We further analyzed the function of ACBD3:PI4KB interaction in membrane recruitment of PI4KB in living cells using fluorescently tagged proteins. We used the rapamycin-inducible heteromerization of FKBP12 (FK506 binding protein 12) and FRB (fragment of mTOR that binds rapamycin) system23,24. We fused the FRB to residues 34–63 of the mitochondrial localization signal from mitochondrial A-kinase anchor protein 1 (AKAP1) and CFP. The ACBD3 Q domain was then fused to FKBP12 and mRFP (Fig. 3D). We analyzed localization of the ACBD3 Q domain and GFP – PI4KB before and after the addition of rapamycin. As a control we used H284A mutant of the ACBD3 Q domain that does not significantly bind PI4KB kinase. In every case the ACDB3 Q domain was rapidly (within 5 minutes) recruited to the mitochondrial membrane upon addition of rapamycin, but only the wild-type protein effectively directed the kinase to the mitochondria (Fig. 3E, Movie 1 and 2).
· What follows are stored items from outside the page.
// sha_input_harness: drives one sha_input_ctrl of word width W with a series
// of messages and checks every 16-word block it hands over, and its first and
// last flags, against blocks padded by the testbench itself (message bits,
// a 1 bit, zeros, 2w-bit length). Messages are cut into random segments; the
// source reports empty at random, the block consumer is slow at random.
module sha_input_harness #(
  parameter int W = 32
) (
  input  logic clk,
  input  logic rst,
  output logic done,
  output int   checks,
  output int   failures,
  output int   extra_pad_blocks,
  output int   partial_words
);
  logic [W-1:0] stream_q [$];
  logic [W-1:0] exp_q [$];     // expected block words, 16 per block
  logic [1:0]   flag_q [$];    // expected {first, last} per block
  int           n_blocks;

  logic [W-1:0]       din;
  logic               src_ready, src_read;
  logic               blk_valid, blk_ready, blk_first, blk_last;
  logic [15:0][W-1:0] blk_data;

  sha_input_ctrl #(.W(W)) dut (.*);

  // message bit lengths: empty, short, around the 1-bit/length boundaries, long
  function automatic void add_message(int seed, int nbits);
    logic [W-1:0] m [$];
    logic [W-1:0] p [];
    int nwords, nblk, pos, r;
    logic [31:0] x;
    x = 32'(seed);
    nwords = (nbits + W - 1) / W;
    for (int i = 0; i < nwords; i++) begin
      x = x * 32'd1664525 + 32'd1013904223;
      m.push_back(W'({x, ~x}));
    end
    // stream: random whole-word segments, then the rest, then the zero word
    pos = 0;
    while (nwords - pos > 1 && ($urandom % 2) != 0) begin
      int n = 1 + int'($urandom % 5);
      if (n > nwords - pos - 1) n = nwords - pos - 1;
      stream_q.push_back(W'(n * W));
      for (int i = 0; i < n; i++) stream_q.push_back(m[pos + i]);
      pos += n;
    end
    stream_q.push_back(W'(nbits - pos * W));
    for (int i = pos; i < nwords; i++) stream_q.push_back(m[i]);
    stream_q.push_back('0);
    // expected padded blocks
    nblk = (nbits + 1 + 2 * W + 16 * W - 1) / (16 * W);
    if (nblk * 16 > nwords + 2 && (nbits % (16 * W)) > 14 * W - 1) extra_pad_blocks++;
    p = new[nblk * 16];
    foreach (p[i]) p[i] = '0;
    for (int i = 0; i < nwords; i++) p[i] = m[i];
    r = nbits % W;
    if (r != 0) begin
      p[nwords - 1] &= ~({W{1'b1}} >> r);
      partial_words++;
    end
    p[nbits / W] |= {1'b1, {(W-1){1'b0}}} >> r;
    p[nblk * 16 - 1] = W'(nbits);
    for (int b = 0; b < nblk; b++) begin
      for (int i = 0; i < 16; i++) exp_q.push_back(p[b * 16 + i]);
      flag_q.push_back({b == 0, b == nblk - 1});
    end
  endfunction

  initial begin
    int lens [12];
    lens = '{0, 1, W - 1, W, 14 * W - 1, 14 * W, 15 * W - 3, 16 * W,
             16 * W + 1, 30 * W + 5, 32 * W, 50 * W + 7};
    checks = 0; failures = 0; extra_pad_blocks = 0; partial_words = 0;
    foreach (lens[i]) add_message(i + 3, lens[i]);
    n_blocks = flag_q.size();
  end

  assign done = (flag_q.size() == 0) && (n_blocks != 0);

  // source with synchronous read
  always @(posedge clk) begin
    if (rst) begin
      src_ready <= 1'b1;
    end else begin
      src_ready <= (stream_q.size() == 0) || (($urandom % 4) == 0);
      if (src_read) begin
        if (src_ready) begin
          failures <= failures + 1;
          $display("ERROR W=%0d: read from an empty source", W);
        end else begin
          din <= stream_q.pop_front();
        end
      end else begin
        din <= W'({$urandom, $urandom});
      end
    end
  end

  // block consumer, ready at random
  always @(posedge clk) begin
    if (rst) begin
      blk_ready <= 1'b0;
    end else begin
      blk_ready <= ($urandom % 3) == 0;
      if (blk_valid && blk_ready) begin
        logic [1:0] f;
        int bad;
        if (flag_q.size() == 0) begin
          failures <= failures + 1;
          $display("ERROR W=%0d: unexpected block", W);
        end else begin
          f = flag_q.pop_front();
          bad = 0;
          for (int i = 0; i < 16; i++) begin
            logic [W-1:0] e;
            e = exp_q.pop_front();
            if (blk_data[i] !== e) begin
              bad++;
              $display("ERROR W=%0d: block word %0d is %h, expected %h", W, i, blk_data[i], e);
            end
          end
          if ({blk_first, blk_last} !== f) begin
            bad++;
            $display("ERROR W=%0d: block flags %b, expected %b", W, {blk_first, blk_last}, f);
          end
          checks <= checks + 17;
          failures <= failures + bad;
        end
      end
    end
  end
endmodule
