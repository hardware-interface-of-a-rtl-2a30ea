// Shared test-stream generation for the SHA testbenches (included inside a
// module that has W, ALGO and the queues stream_q and expect_q declared).
//
// Message k (k = 0 .. N-1) has the bit length LEN[k] from sha_vectors.svh and
// its words come from the 32-bit LCG x <- x*1664525 + 1013904223 seeded with
// k+1 (per 64-bit word: two steps, high half first). Bits past the message end
// in the last word are left as the LCG produced them: the core must ignore them.
// The message is cut at random word boundaries into segments; each segment is
// preceded by its bit length and the message ends with a zero word.

function automatic int n_msgs();
  case (ALGO)
    sha_pkg::SHA1:   return N_SHA1;
    sha_pkg::SHA224: return N_SHA224;
    sha_pkg::SHA256: return N_SHA256;
    sha_pkg::SHA384: return N_SHA384;
    default:         return N_SHA512;
  endcase
endfunction

function automatic int msg_len(int k);
  case (ALGO)
    sha_pkg::SHA1:   return LEN_SHA1[k];
    sha_pkg::SHA224: return LEN_SHA224[k];
    sha_pkg::SHA256: return LEN_SHA256[k];
    sha_pkg::SHA384: return LEN_SHA384[k];
    default:         return LEN_SHA512[k];
  endcase
endfunction

function automatic logic [63:0] msg_digest(int k, int i);
  case (ALGO)
    sha_pkg::SHA1:   return 64'(DIG_SHA1[k][i]);
    sha_pkg::SHA224: return 64'(DIG_SHA224[k][i]);
    sha_pkg::SHA256: return 64'(DIG_SHA256[k][i]);
    sha_pkg::SHA384: return DIG_SHA384[k][i];
    default:         return DIG_SHA512[k][i];
  endcase
endfunction

// Appends message k, cut into segments of at most max_seg words, to stream_q
// and its hash value to expect_q. Returns the number of segments used.
function automatic int add_message(int k, int max_seg);
  logic [31:0] x;
  logic [W-1:0] words [$];
  int nbits, nwords, pos, nseg;
  x = 32'(k + 1);
  nbits  = msg_len(k);
  nwords = (nbits + W - 1) / W;
  for (int i = 0; i < nwords; i++) begin
    logic [63:0] v;
    x = x * 32'd1664525 + 32'd1013904223;
    v = {32'h0, x};
    if (W == 64) begin
      x = x * 32'd1664525 + 32'd1013904223;
      v = {v[31:0], x};
    end
    words.push_back(W'(v));
  end
  pos = 0;
  nseg = 0;
  // all segments but the last are whole words and leave at least one word
  while (nwords - pos > 1 && ($urandom % 3) != 0) begin
    int n = 1 + int'($urandom % max_seg);
    if (n > nwords - pos - 1) n = nwords - pos - 1;
    stream_q.push_back(W'(n * W));
    for (int i = 0; i < n; i++) stream_q.push_back(words[pos + i]);
    pos += n;
    nseg++;
  end
  stream_q.push_back(W'(nbits - pos * W));
  for (int i = pos; i < nwords; i++) stream_q.push_back(words[i]);
  stream_q.push_back('0);
  for (int i = 0; i < sha_pkg::digest_words(ALGO); i++)
    expect_q.push_back(W'(msg_digest(k, i)));
  return nseg + 1;
endfunction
Notably, we observed that when the GFP-PI4KB kinase is co-expressed with the wild-type ACDB3 Q domain it loses its typical Golgi localization (Fig. 3E upper panel). However, PI4KB retains it Golgi localization when co-expressed with the non-interacting Q domain mutant (Fig. 3E lower panel).
ACBD3 increases PI4KB enzymatic activity by recruiting PI4KB to close vicinity of its substrate
To test whether ACBD3 can stimulate PI4KB kinase enzymatic activity we performed a standard luminescent kinase assay using PI-containing micelles as the substrate25. We observed no effect on the kinase activity of PI4KB (Fig. 4A) suggesting that ACBD3 does not directly affect the enzyme (e.g. induction of a conformation change). However, in vivo ACBD3 is located at the Golgi membranes, whereas in this experiment, ACBD3 was located in the solution and PI is provided as micelles. We therefore designed a more physiologically relevant experiment. For this, we again turned to the GUV system with ACBD3 localized to the GUV membrane. The GUVs contained 10% PI to serve as a substrate for PI4KB kinase. The buffer also contained CFP-SidC, which binds to PI4P with nanomolar affinity26. This enabled visualization of the kinase reaction using a confocal microscope. We compared the efficiency of the phosphorylation reaction of the kinase alone with that of kinase recruited to the surface of the GUVs by ACBD3. Reaction was also performed in the absence of ATP as a negative control (Fig. 4B). These experiments showed that PI4KB enzymatic activity increases when ACBD3 is membrane localized (Fig. 4C, SI Fig. 6). We conclude that enzyme activation proceeds through a membrane recruitment mechanism.
Discussion
Membrane recruitment of PI4KB enzyme is crucial to ensure its proper function at the Golgi and TGN. However, the molecular mechanism and structural basis for PI4KB interaction with the membrane is poorly understood. In principle, any of the binding partners of PI4KB could play a role in membrane recruitment. To date, several PI4KB interacting proteins have been reported, including the small GTPases Rab11 and Arf1, the Golgi resident acyl-CoA binding domain containing 3 (ACBD3) protein, neuronal calcium sensor-1 (NCS-1 also known as frequenin in yeast) and the 14-3-3 proteins.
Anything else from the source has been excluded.